Alzamiento de Pascua
Para recuperar la historia política irlandesa y narrarla sin poses épicas, la figura de Collins resulta vital. Comprometido en la lucha por la independencia irlandesa, frente a la heredada política del colonialismo inglés, Michael Collins participó en 1916 en el Alzamiento de Pascua, que concluyó con la intensificación de la represión inglesa. De este hecho en adelante, Neil Jordan (guionista también) va retratando con ardor las contradicciones de un hombre que convirtió su vida en compromiso, tenso ideal en la dureza de la lucha y en la humanidad del amor.
En un momento, el personaje Collins define los acontecimientos de Irlanda como el enfrentamiento del cuerpo ante el látigo. Es metáfora aprovechada por la película para explicar la resistencia terca de un pueblo ante la crueldad del colonialismo, pero sin ocultar una realidad no menos discutible de la propia política irlandesa.
El precio de la libertad es narración creciente, de lo mejor que ha llegado a los cines este año. Se exhibe en el Bellavista y en la Sala Garbo.
EN CARTELERA
Michael. No deja de ser un repaso de los temas consabidos en comedias endulzadas de melodrama, con ángel (John Travolta) a cuestas. AGRADABLE. Variedades, Cariari 5. A las 4, 6:45 y 9 p. m.
Selena. En estilo de cine fronterizo, resulta interesante ver la ascención del último mito de la música latina: Selena Quintanilla. FLOJA. Rex, Universal, San Pedro 5, Colonial 2, Cariari 6. A las 4, 6:45 y 9 p. m.
Primer impacto. El estilo tradicional de Jackie Chan, creatividad en artes marciales, para una película de rasgos menores. ENTRETENIDA. San Pedro 3, Capri 1. A las 4, 6:45 y 9 p. m.

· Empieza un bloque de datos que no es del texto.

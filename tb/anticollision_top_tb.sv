// anticollision_top_tb: end-to-end test of the anti-collision system at its
// default size (four links, 16-bit IDs, tag clock of four system clocks).
//
// The four links present a read cycle's messages, which are taken when
// msg_ready (the tag clock tick) is high. The first two read cycles are the
// design's worked example (tags 00C8, 0005, 0010, EA60, then 00D0, 0006,
// 0014, EA6C); random read cycles follow, with corrupted messages, equal IDs
// and tag clock ticks with no messages. Every read cycle is checked at each
// stage against the reference models: the active slots two clocks after
// msg_ready, the sorted IDs one clock later, and the serial tags with their
// kill words on the four clocks after that, one per clock, smallest first.
// Each mechanism of the design is counted and must occur: CRC error (slot
// emptied), reordering by the fast search, equal IDs, idle read cycle,
// back-to-back read cycles and a tag killed.
module anticollision_top_tb;
  import anticol_tb_pkg::*;

  logic        clk = 1'b0, rst_n = 1'b0, msg_valid = 1'b0, msg_ready;
  logic [32:0] msg      [4];
  logic [15:0] calc_crc [4];
  logic [16:0] pkt_chk  [4];
  logic [15:0] active   [4];
  logic [3:0]  active_ok, dataout_ok;
  logic        active_valid, dataout_valid, tag_busy, tag_out_valid;
  logic [15:0] dataout  [4];
  logic [15:0] tag_out;
  logic [16:0] tag_kill;

  anticollision_top dut (
    .clk, .rst_n, .msg, .msg_valid, .msg_ready, .calc_crc, .pkt_chk, .active, .active_ok,
    .active_valid, .dataout, .dataout_ok, .dataout_valid, .tag_busy, .tag_out, .tag_out_valid,
    .tag_kill
  );

  typedef struct {
    int          edge_n;     // clock edge at which the messages are sampled
    logic [32:0] m [4];      // the messages as received
    logic [15:0] slot [4];   // expected active slots
    logic [3:0]  ok;
    logic [15:0] sorted [4];
    logic [3:0]  sorted_ok;
  } cyc_t;

  cyc_t exp_active [$], exp_sorted [$];
  int   tag_edge [$];
  logic [16:0] tag_word [$];

  int checks = 0, failures = 0, cyc = 0;
  int n_crc_err = 0, n_reorder = 0, n_tie = 0, n_idle = 0, n_b2b = 0, n_kill = 0, n_example = 0;

  always #5 clk = ~clk;

  initial begin
    repeat (40000) @(posedge clk);
    failures++;
    $display("watchdog expired");
    $display("TB_RESULT checks=%0d failures=%0d", checks, failures);
    $finish;
  end

  // ---------------------------------------------------------------- checker
  always @(posedge clk) begin
    cyc <= cyc + 1;
    #1;
    if (rst_n) begin
      if (active_valid) begin
        checks++;
        if (exp_active.size() == 0 || exp_active[0].edge_n + 1 != cyc) begin
          failures++; $display("edge %0d: unexpected active_valid", cyc);
        end else begin
          // the received packets stay registered until the next read cycle
          for (int i = 0; i < 4; i++)
            if (calc_crc[i] !== ref_crc(exp_active[0].m[i][32:16]) ||
                pkt_chk[i] !== {!exp_active[0].ok[i], exp_active[0].m[i][31:16]}) begin
              failures++; $display("edge %0d: calc_crc[%0d] %h pkt_chk %h", cyc, i, calc_crc[i], pkt_chk[i]);
            end
          for (int i = 0; i < 4; i++)
            if (active[i] !== exp_active[0].slot[i] || active_ok[i] !== exp_active[0].ok[i]) begin
              failures++; $display("edge %0d: active[%0d] %h exp %h", cyc, i, active[i], exp_active[0].slot[i]);
            end
          exp_sorted.push_back(exp_active.pop_front());
        end
      end
      if (dataout_valid) begin
        checks++;
        if (exp_sorted.size() == 0 || exp_sorted[0].edge_n + 2 != cyc) begin
          failures++; $display("edge %0d: unexpected dataout_valid", cyc);
        end else begin
          for (int k = 0; k < 4; k++)
            if (dataout[k] !== exp_sorted[0].sorted[k] || dataout_ok[k] !== exp_sorted[0].sorted_ok[k]) begin
              failures++; $display("edge %0d: dataout[%0d] %h exp %h", cyc, k, dataout[k], exp_sorted[0].sorted[k]);
            end
          void'(exp_sorted.pop_front());
        end
      end
      checks++;
      if (tag_edge.size() > 0 && tag_edge[0] == cyc) begin
        if (!tag_out_valid || tag_out !== tag_word[0][15:0] || tag_kill !== tag_word[0]) begin
          failures++; $display("edge %0d: tag %h kill %h, exp %h", cyc, tag_out, tag_kill, tag_word[0]);
        end
        if (tag_kill[16]) n_kill++;
        void'(tag_edge.pop_front()); void'(tag_word.pop_front());
      end else if (tag_out_valid) begin
        failures++; $display("edge %0d: unexpected tag %h", cyc, tag_out);
      end
    end
  end

  // ----------------------------------------------------------------- driver
  initial begin
    logic [15:0] ids [4];
    logic        bad [4];
    id4_t        key;
    ord4_t       o;
    cyc_t        e;
    automatic int   rc = 0;
    automatic logic prev_taken = 1'b0;
    for (int i = 0; i < 4; i++) msg[i] = '0;
    repeat (3) @(posedge clk);
    @(negedge clk) rst_n = 1'b1;
    // messages are held from one negedge to the next; msg_ready is stable there
    while (rc < 400) begin
      @(negedge clk);
      if (!msg_ready) begin
        // between ticks: present garbage that must not be taken
        msg_valid = 1'($urandom);
        for (int i = 0; i < 4; i++) msg[i] = {1'($urandom), 32'($urandom)};
        continue;
      end
      msg_valid = (rc < 2) || (($urandom % 8) != 0);
      if (!msg_valid) begin
        n_idle++;
        prev_taken = 1'b0;
        for (int i = 0; i < 4; i++) msg[i] = {1'($urandom), 32'($urandom)};
        rc++;
        continue;
      end
      for (int i = 0; i < 4; i++) begin
        ids[i] = (rc % 4 == 3) ? 16'($urandom % 4) : 16'($urandom);
        bad[i] = ($urandom % 6) == 0;
      end
      if (rc == 0) begin ids = '{16'h00C8, 16'h0005, 16'h0010, 16'hEA60}; bad = '{0, 0, 0, 0}; end
      if (rc == 1) begin ids = '{16'h00D0, 16'h0006, 16'h0014, 16'hEA6C}; bad = '{0, 0, 0, 0}; end
      for (int i = 0; i < 4; i++) begin
        msg[i] = make_msg(ids[i]);
        if (bad[i]) msg[i] = msg[i] ^ (33'd1 << ($urandom % 33));
        e.m[i]    = msg[i];
        e.slot[i] = bad[i] ? 16'h0 : ids[i];
        e.ok[i]   = !bad[i];
        key[i]    = e.slot[i];
        if (bad[i]) n_crc_err++;
      end
      if (rc < 2) n_example++;
      if (rc == 0) begin
        // CRCs of the worked example
        checks++;
        if (msg[0][15:0] != 16'h5844 || msg[1][15:0] != 16'h50A5 ||
            msg[2][15:0] != 16'h1231 || msg[3][15:0] != 16'h93DF) begin
          failures++; $display("reference CRC model disagrees with the worked example");
        end
      end
      o = ref_order(key);
      for (int k = 0; k < 4; k++) begin
        e.sorted[k]    = key[o[k]];
        e.sorted_ok[k] = e.ok[o[k]];
      end
      if (o[0] != 0 || o[1] != 1 || o[2] != 2 || o[3] != 3) n_reorder++;
      for (int i = 0; i < 4; i++)
        for (int j = i + 1; j < 4; j++)
          if (key[i] == key[j]) n_tie++;
      if (prev_taken) n_b2b++;
      prev_taken = 1'b1;
      e.edge_n = cyc + 1;
      exp_active.push_back(e);
      for (int k = 0; k < 4; k++) begin
        tag_edge.push_back(e.edge_n + 3 + k);
        tag_word.push_back({e.sorted_ok[k], e.sorted[k]});
      end
      rc++;
    end
    @(negedge clk) msg_valid = 1'b0;
    repeat (12) @(negedge clk);
    checks++;
    if (tag_edge.size() != 0 || exp_active.size() != 0 || exp_sorted.size() != 0) begin
      failures++; $display("read cycles left unfinished");
    end
    $display("mechanisms: example=%0d crc_error=%0d reorder=%0d tie=%0d idle=%0d back_to_back=%0d kill=%0d",
             n_example, n_crc_err, n_reorder, n_tie, n_idle, n_b2b, n_kill);
    checks++; if (n_example != 2) failures++;
    checks++; if (n_crc_err == 0) failures++;
    checks++; if (n_reorder == 0) failures++;
    checks++; if (n_tie == 0) failures++;
    checks++; if (n_idle == 0) failures++;
    checks++; if (n_b2b == 0) failures++;
    checks++; if (n_kill == 0) failures++;
    $display("TB_RESULT checks=%0d failures=%0d", checks, failures);
    $finish;
  end
endmodule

Mentiroso, mentiroso. Jim Carrey regresa con el estilo actoral que le da fama y dinero, veleidades de Hollywood. DISFRUTABLE. San Pedro 1, Capri 2, Colón 2, Cariari 3. A las 4, 6:45 y 9 p. m.
Lo nuevo
Riesgo en el aire
El escritor ruso Fedor Dostoevsky afirmaba que el grado de civilización de una sociedad puede juzgarse al observar a sus prisioneros. Esto, que parece una verdad obvia, se convierte en la idea que le sirve de sustrato al filme de acción Riesgo en el aire que se estrena esta semana.

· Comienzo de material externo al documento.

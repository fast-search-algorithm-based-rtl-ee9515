// anticol_tb_pkg: reference models used by the testbenches of the RFID
// anti-collision design, written independently of the RTL.
//
// ref_crc computes the CRC as the remainder of the packet times x^16 divided
// by the generator x^16 + x^12 + x^5 + 1 (plain long division over GF(2)),
// which equals the preset-zero shift-register CRC the RTL uses.
// make_msg builds a received message {status, ID, CRC}; ref_order gives the
// slot order the fast search must produce (ascending ID, lower slot first on
// ties), by insertion sort.
package anticol_tb_pkg;

  localparam logic [16:0] GEN = 17'h1_1021;

  function automatic logic [15:0] ref_crc(input logic [16:0] pkt);
    logic [32:0] r;
    r = {pkt, 16'h0000};
    for (int b = 32; b >= 16; b--)
      if (r[b]) r = r ^ (33'(GEN) << (b - 16));
    return r[15:0];
  endfunction

  function automatic logic [32:0] make_msg(input logic [15:0] id);
    return {1'b0, id, ref_crc({1'b0, id})};
  endfunction

  typedef logic [15:0] id4_t [4];
  typedef int          ord4_t [4];

  function automatic ord4_t ref_order(input id4_t ids);
    ord4_t o;
    int    t;
    for (int i = 0; i < 4; i++) o[i] = i;
    for (int i = 1; i < 4; i++)
      for (int j = i; j > 0; j--)
        if (ids[o[j-1]] > ids[o[j]]) begin
          t = o[j]; o[j] = o[j-1]; o[j-1] = t;
        end
    return o;
  endfunction

endpackage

La cinta se titula en inglés Con Air, que es la división de transporte aéreo del servicio oficial de los Estados Unidos, que transporta cada año más de 150 delincuentes peligrosos a lo largo del país para sus presentaciones en cortes, o en emergencias médicas o en cambios de prisión.
Sobre eso, esta película reconstruye su acción vertiginosa, estilo en el que Hollywood insiste motivado por los buenos resultados de taquilla, y cómo si no.
Riesgo en el aire sucede cuando un grupo de prisioneros de los más peligrosos y conocidos dentro del sistema penal estadounidense es transferido a una prisión de máxima seguridad. En el grupo va Cameron Poe (Nicolas Cage), quien ha sido puesto en libertad condicional.
De pronto Poe se ve enredado en un planeado secuestro aéreo ideado por Cyrus El Virus Grissom (John Malkovich).
Por esos extraños artificios del destino, Poe se convierte en el colaborador (y héroe) del oficial Vince Larkin (John Cusack), quien desde tierra trata de evitar que sus superiores hagan estallar el avión. Poe pelea para detener a Cyrus mientras el dañado avión se dirige hacia un desastre en las calles de Las Vegas.
Sobre esa historia, el director de la película (Simon West) dice: "Vi el potencial que existía para poner en esta situación tensa y explosiva a personajes fascinantes y, además, construir un drama complejo y emotivo; lo que obtuve fue una gran película de acción, épica".
El filme tiene un buen reparto para dar cuerpo a la acción. Lo que queda es saber la respuesta del público, y la ocasión se abre desde hoy en los cines Magaly, Omni, San Pedro 2, Colonial 1 y Cariari 2.